Aim of the task: Give back an exact copy of the lines in the records below, from the line that has "are still accepted." through the line that has "thread i starting", and nothing besides.

Collected data:
_ _ _ _ _

// mtac_core: Multithreaded VLIW Architecture with functional-unit Chaining
// (the parallel unit).
//
// A processor built to simulate a PRAM on a distributed memory. Instead of
// caches and branch prediction it hides memory, network and branch latency
// with many threads, switching to a new thread every clock at no cost:
//   * The pipeline is a ring of TMAX slices. A slice is a horizontal line of
//     latches that holds one whole thread: ID, PC, condition flags, its
//     registers R0..R(NREG-1) and the results of its current instruction.
//     Every clock all threads move one slice forward; a thread executes one
//     instruction per trip round the ring.
//   * The number of threads is variable between TMIN and TMAX: any of the last
//     TMAX-TMIN+1 slices (thread-management stages TM) can be looped back to
//     the first slice. Slots with no real thread carry null threads.
//   * The functional units are chained in the order of a typical basic block,
//     one pipeline stage each: IF, ALUs A0..A(NPRE-1), HA (operand selection
//     and address hashing for the memory units), U memory stages ME, ALUs
//     A(NPRE)..A(NALU-1), compare unit CMP, sequencer SE (write back and next
//     PC), TM stages. Each unit selects its operands through its own
//     cross-bar from the thread's registers, the immediates O0/O1, IC, ID and
//     the results of all units before it, so a chain of dependent
//     subinstructions runs within one instruction of one thread.
//   * All memory references of an instruction leave together at the start of
//     the ME stages, tagged with the thread ID; replies are matched by tag
//     while the thread travels through ME. If a thread with an unanswered
//     read reaches the last ME stage, the whole processor halts until the
//     reply arrives. Memory units are not chained (stores and loads of one
//     instruction are independent).
//   * SYNC freezes a thread: while frozen it makes no memory references and
//     no register or PC change, until sync_in (from a separate
//     synchronization network) releases all frozen threads.
//
// Default configuration T5: one ALU placed before the memory unit (NPRE=1),
// one memory unit, CMP, sequencer; 32 registers; TMIN = 64, TMAX = 512
// slices; U = TMIN - NALU - 5 = 58 memory stages.
//
// Interface: clk, rst_n (async, active low), n_threads (number of real
// threads, static while running; the ring length is max(n_threads, TMIN));
// imem_* loads the instruction memory (shared by all threads);
// hash_mult/hash_key select the hash function; per memory unit a request
// port req_* (valid, we, byte enables, word address, module, data, tag) and
// a reply port rep_* (valid, tag, data) towards the network; sync_in;
// all_done (every real thread executed TRAP), all_frozen, stall, retired.
// Timing: one slice per clock; a request is presented for one cycle and is
// not back-pressured; a read reply must come within U-1 cycles to avoid a
// halt, later replies halt the processor but are still accepted.
//
// Follows the architecture description: slices, thread ring with TMIN..TMAX threads,
// chain order (ALUs before and after the memory units, compare, sequencer
// last), HA and ME stages, halt on a missing reply, SYNC freezing, null
// threads, ID register, SEL using an earlier compare, T5 unit counts.
// This design's own choices: one stage per unit, one IF stage, no separate
// decode stages (the instruction is uncoded), the stage count U, the
// instruction and source encodings (ipsm_pkg), word addresses with byte
// enables towards the network, JMPL linking into R(NREG-1), thread i starting
// at PC 0 in slice i with registers cleared (it fetches its first instruction
// when it reaches slice 0).
module mtac_core
  import ipsm_pkg::*;
#(
  parameter int unsigned NALU       = 1,
  parameter int unsigned NPRE       = 1,
  parameter int unsigned NMU        = 1,
  parameter int unsigned NREG       = 32,
  parameter int unsigned TMIN       = 64,
  parameter int unsigned TMAX       = 512,
  parameter int unsigned IMEM_DEPTH = 1024,
  parameter int unsigned MODW       = 4,
  localparam int unsigned PCW = $clog2(IMEM_DEPTH),
  localparam int unsigned TW  = $clog2(TMAX),
  localparam int unsigned IW  = 2 * XLEN + NALU * $bits(alu_sub_t) + $bits(cmp_sub_t)
                                + NMU * $bits(mem_sub_t) + $bits(seq_sub_t) + NREG * SRCW
) (
  input  logic                          clk,
  input  logic                          rst_n,
  input  logic [TW:0]                   n_threads,
  input  logic                          imem_we,
  input  logic [PCW-1:0]                imem_addr,
  input  logic [IW-1:0]                 imem_wdata,
  input  word_t                         hash_mult,
  input  word_t                         hash_key,
  output logic [NMU-1:0]                req_valid,
  output logic [NMU-1:0]                req_we,
  output logic [NMU-1:0][3:0]           req_be,
  output logic [NMU-1:0][XLEN-1:0]      req_addr,
  output logic [NMU-1:0][MODW-1:0]      req_module,
  output logic [NMU-1:0][XLEN-1:0]      req_data,
  output logic [NMU-1:0][TW-1:0]        req_tag,
  input  logic [NMU-1:0]                rep_valid,
  input  logic [NMU-1:0][TW-1:0]        rep_tag,
  input  logic [NMU-1:0][XLEN-1:0]      rep_data,
  input  logic                          sync_in,
  output logic                          all_done,
  output logic                          all_frozen,
  output logic                          stall,
  output logic [31:0]                   retired
);

  // ------------------------------------------------------------- stage map
  localparam int unsigned U      = TMIN - NALU - 5;
  localparam int unsigned S_IF   = 0;
  localparam int unsigned S_HA   = 1 + NPRE;
  localparam int unsigned S_ME0  = S_HA + 1;
  localparam int unsigned S_MEL  = S_ME0 + U - 1;
  localparam int unsigned S_POST = S_MEL + 1;
  localparam int unsigned S_CMP  = S_POST + (NALU - NPRE);
  localparam int unsigned S_SE   = S_CMP + 1;

  typedef struct packed {
    word_t                 o0;
    word_t                 o1;
    alu_sub_t [NALU-1:0]   alu;
    cmp_sub_t              cmp;
    mem_sub_t [NMU-1:0]    mem;
    seq_sub_t              seq;
    src_t     [NREG-1:0]   wb;
  } instr_t;

  typedef struct packed {
    logic                        valid;    // a real thread (not a null thread)
    logic                        done;     // executed TRAP
    logic                        frozen;   // waiting at a SYNC
    logic                        exec;     // the instruction in flight takes effect
    logic [TW-1:0]               id;
    logic [PCW-1:0]              pc;
    logic                        ic;
    icc_t                        icc;
    logic [NREG-1:0][XLEN-1:0]   regs;
    instr_t                      ins;
    logic [NALU-1:0][XLEN-1:0]   a_res;
    word_t                       cmp_res;
    logic [NMU-1:0][XLEN-1:0]    m_res;
    logic [NMU-1:0]              m_pend;
    logic [NMU-1:0][XLEN-1:0]    m_addr;
    logic [NMU-1:0][XLEN-1:0]    m_data;
  } slice_t;

  slice_t cur    [TMAX];
  slice_t merged [TMAX];
  slice_t nxt    [TMAX];

  logic [IW-1:0] imem [IMEM_DEPTH];
  always_ff @(posedge clk) begin
    if (imem_we) imem[imem_addr] <= imem_wdata;
  end

  // Ring length: the slice that loops back to slice 0
  logic [TW:0] ring_len;
  logic [TW:0] loop_s;
  always_comb begin
    if (n_threads < (TW+1)'(TMIN))      ring_len = (TW+1)'(TMIN);
    else if (n_threads > (TW+1)'(TMAX)) ring_len = (TW+1)'(TMAX);
    else                                ring_len = n_threads;
    loop_s = ring_len - 1'b1;
  end

  // Cross-bar source vector of a slice
  function automatic void slice_srcs(input slice_t t, output word_t s [NSRC]);
    for (int k = 0; k < NSRC; k++) s[k] = '0;
    for (int r = 0; r < NREG; r++) s[r] = t.regs[r];
    s[SRC_O0]  = t.ins.o0;
    s[SRC_O1]  = t.ins.o1;
    s[SRC_IC]  = word_t'(t.ic);
    s[SRC_ID]  = word_t'(t.id);
    s[SRC_CMP] = t.cmp_res;
    for (int k = 0; k < NALU; k++) s[int'(SRC_A0) + k] = t.a_res[k];
    for (int k = 0; k < NMU; k++)  s[int'(SRC_M0) + k] = t.m_res[k];
  endfunction

  // ------------------------------------------------------------- replies, sync release
  for (genvar s = 0; s < TMAX; s++) begin : g_merge
    always_comb begin
      merged[s] = cur[s];
      if (sync_in) merged[s].frozen = 1'b0;
      if (s >= S_ME0 && s <= S_MEL) begin
        for (int k = 0; k < NMU; k++) begin
          if (rep_valid[k] && cur[s].m_pend[k] && rep_tag[k] == cur[s].id) begin
            merged[s].m_pend[k] = 1'b0;
            merged[s].m_res[k]  = load_align(cur[s].ins.mem[k].op, cur[s].m_addr[k][1:0],
                                             rep_data[k]);
          end
        end
      end
    end
  end

  // ------------------------------------------------------------- stage functions
  for (genvar s = 0; s < TMAX; s++) begin : g_stage
    if (s == S_IF) begin : g_if
      always_comb begin
        nxt[s]        = merged[s];
        nxt[s].ins    = instr_t'(imem[merged[s].pc]);
        nxt[s].exec   = merged[s].valid && !merged[s].done && !merged[s].frozen;
        nxt[s].a_res  = '0;
        nxt[s].m_res  = '0;
        nxt[s].m_pend = '0;
        nxt[s].cmp_res = '0;
      end
    end else if ((s >= 1 && s < 1 + NPRE) || (s >= S_POST && s < S_CMP)) begin : g_alu
      localparam int unsigned K = (s < 1 + NPRE) ? s - 1 : NPRE + (s - S_POST);
      word_t srcs [NSRC];
      src_t  sel  [2];
      word_t opnd [2];
      word_t res;
      always_comb begin
        slice_srcs(merged[s], srcs);
        sel[0] = merged[s].ins.alu[K].x;
        sel[1] = merged[s].ins.alu[K].y;
      end
      fwd_xbar #(.NOUT(2)) u_xbar (.srcs(srcs), .sel(sel), .outs(opnd));
      ipsm_alu u_alu (
        .op       (merged[s].ins.alu[K].op),
        .x        (opnd[0]),
        .y        (opnd[1]),
        .carry_in (merged[s].icc.c),
        .sel_flag (merged[s].ic),
        .result   (res)
      );
      always_comb begin
        nxt[s] = merged[s];
        nxt[s].a_res[K] = res;
      end
    end else if (s == S_HA) begin : g_ha
      word_t srcs [NSRC];
      src_t  sel  [2*NMU];
      word_t opnd [2*NMU];
      always_comb begin
        slice_srcs(merged[s], srcs);
        for (int k = 0; k < NMU; k++) begin
          sel[2*k]   = merged[s].ins.mem[k].addr;
          sel[2*k+1] = merged[s].ins.mem[k].data;
        end
      end
      fwd_xbar #(.NOUT(2*NMU)) u_xbar (.srcs(srcs), .sel(sel), .outs(opnd));
      for (genvar k = 0; k < NMU; k++) begin : g_mu
        mem_op_e op;
        assign op = merged[s].ins.mem[k].op;
        mtac_hash #(.MODW(MODW)) u_hash (
          .addr      ({2'b00, opnd[2*k][31:2]}),
          .mult      (hash_mult),
          .key       (hash_key),
          .module_id (req_module[k])
        );
        assign req_valid[k] = !stall && merged[s].exec && op != MEM_NOP;
        assign req_we[k]    = mem_is_store(op);
        assign req_be[k]    = lane_mask(op, opnd[2*k][1:0]);
        assign req_addr[k]  = {2'b00, opnd[2*k][31:2]};
        assign req_data[k]  = store_align(op, opnd[2*k][1:0], opnd[2*k+1]);
        assign req_tag[k]   = merged[s].id;
      end
      always_comb begin
        nxt[s] = merged[s];
        for (int k = 0; k < NMU; k++) begin
          nxt[s].m_addr[k] = opnd[2*k];
          nxt[s].m_data[k] = opnd[2*k+1];
          nxt[s].m_pend[k] = merged[s].exec && mem_is_load(merged[s].ins.mem[k].op);
        end
      end
    end else if (s == S_CMP) begin : g_cmp
      word_t srcs [NSRC];
      src_t  sel  [2];
      word_t opnd [2];
      logic  set_ic;
      logic  ic;
      logic  set_cc;
      icc_t  icc;
      word_t res;
      always_comb begin
        slice_srcs(merged[s], srcs);
        sel[0] = merged[s].ins.cmp.x;
        sel[1] = merged[s].ins.cmp.y;
      end
      fwd_xbar #(.NOUT(2)) u_xbar (.srcs(srcs), .sel(sel), .outs(opnd));
      ipsm_cmp u_cmp (
        .op (merged[s].ins.cmp.op), .x (opnd[0]), .y (opnd[1]), .icc_in (merged[s].icc),
        .set_ic (set_ic), .ic (ic), .set_cc (set_cc), .icc (icc), .result (res)
      );
      always_comb begin
        nxt[s] = merged[s];
        nxt[s].cmp_res = res;
        if (merged[s].exec && set_ic) nxt[s].ic  = ic;
        if (merged[s].exec && set_cc) nxt[s].icc = icc;
      end
    end else if (s == S_SE) begin : g_se
      word_t srcs [NSRC];
      src_t  sel  [NREG+1];
      word_t opnd [NREG+1];
      logic [PCW-1:0] next_pc;
      logic  taken;
      logic  link;
      word_t link_value;
      logic  trap;
      logic  sync;
      always_comb begin
        slice_srcs(merged[s], srcs);
        for (int r = 0; r < NREG; r++) sel[r] = merged[s].ins.wb[r];
        sel[NREG] = merged[s].ins.seq.x;
      end
      fwd_xbar #(.NOUT(NREG+1)) u_xbar (.srcs(srcs), .sel(sel), .outs(opnd));
      ipsm_seq #(.PCW(PCW)) u_seq (
        .sub (merged[s].ins.seq), .pc (merged[s].pc), .o0 (merged[s].ins.o0),
        .o1 (merged[s].ins.o1), .x (opnd[NREG]), .ic (merged[s].ic), .icc (merged[s].icc),
        .next_pc (next_pc), .taken (taken), .link (link), .link_value (link_value),
        .trap (trap), .sync (sync)
      );
      always_comb begin
        nxt[s] = merged[s];
        if (merged[s].exec) begin
          for (int r = 0; r < NREG; r++)
            if (merged[s].ins.wb[r] != SRC_KEEP) nxt[s].regs[r] = opnd[r];
          if (link) nxt[s].regs[NREG-1] = link_value;
          nxt[s].pc     = next_pc;
          nxt[s].done   = trap;
          nxt[s].frozen = sync;
        end
      end
    end else begin : g_pass
      always_comb nxt[s] = merged[s];
    end
  end

  // ------------------------------------------------------------- halt on a missing reply
  assign stall = cur[S_MEL].exec && (merged[S_MEL].m_pend != '0);

  // ------------------------------------------------------------- ring
  for (genvar s = 0; s < TMAX; s++) begin : g_ring
    always_ff @(posedge clk or negedge rst_n) begin
      if (!rst_n) begin
        cur[s]       <= '0;
        cur[s].id    <= TW'(s);
        cur[s].valid <= ((TW+1)'(s) < n_threads);
      end else if (stall) begin
        cur[s] <= merged[s];
      end else if (s == 0) begin
        cur[s] <= nxt[loop_s[TW-1:0]];
      end else begin
        cur[s] <= nxt[s-1];
      end
    end
  end

  // ------------------------------------------------------------- status
  always_comb begin
    all_done   = 1'b1;
    all_frozen = 1'b1;
    for (int s = 0; s < TMAX; s++) begin
      if ((TW+1)'(s) < ring_len && cur[s].valid && !cur[s].done) begin
        all_done = 1'b0;
        if (!cur[s].frozen) all_frozen = 1'b0;
      end
    end
  end

  always_ff @(posedge clk or negedge rst_n) begin
    if (!rst_n)                        retired <= '0;
    else if (!stall && cur[S_SE].exec) retired <= retired + 1'b1;
  end

endmodule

_ _ _ _ _

Output of the exercise:
// halt, later replies halt the processor but are still accepted.
//
// Follows the architecture description: slices, thread ring with TMIN..TMAX threads,
// chain order (ALUs before and after the memory units, compare, sequencer
// last), HA and ME stages, halt on a missing reply, SYNC freezing, null
// threads, ID register, SEL using an earlier compare, T5 unit counts.
// This design's own choices: one stage per unit, one IF stage, no separate
// decode stages (the instruction is uncoded), the stage count U, the
// instruction and source encodings (ipsm_pkg), word addresses with byte
// enables towards the network, JMPL linking into R(NREG-1), thread i starting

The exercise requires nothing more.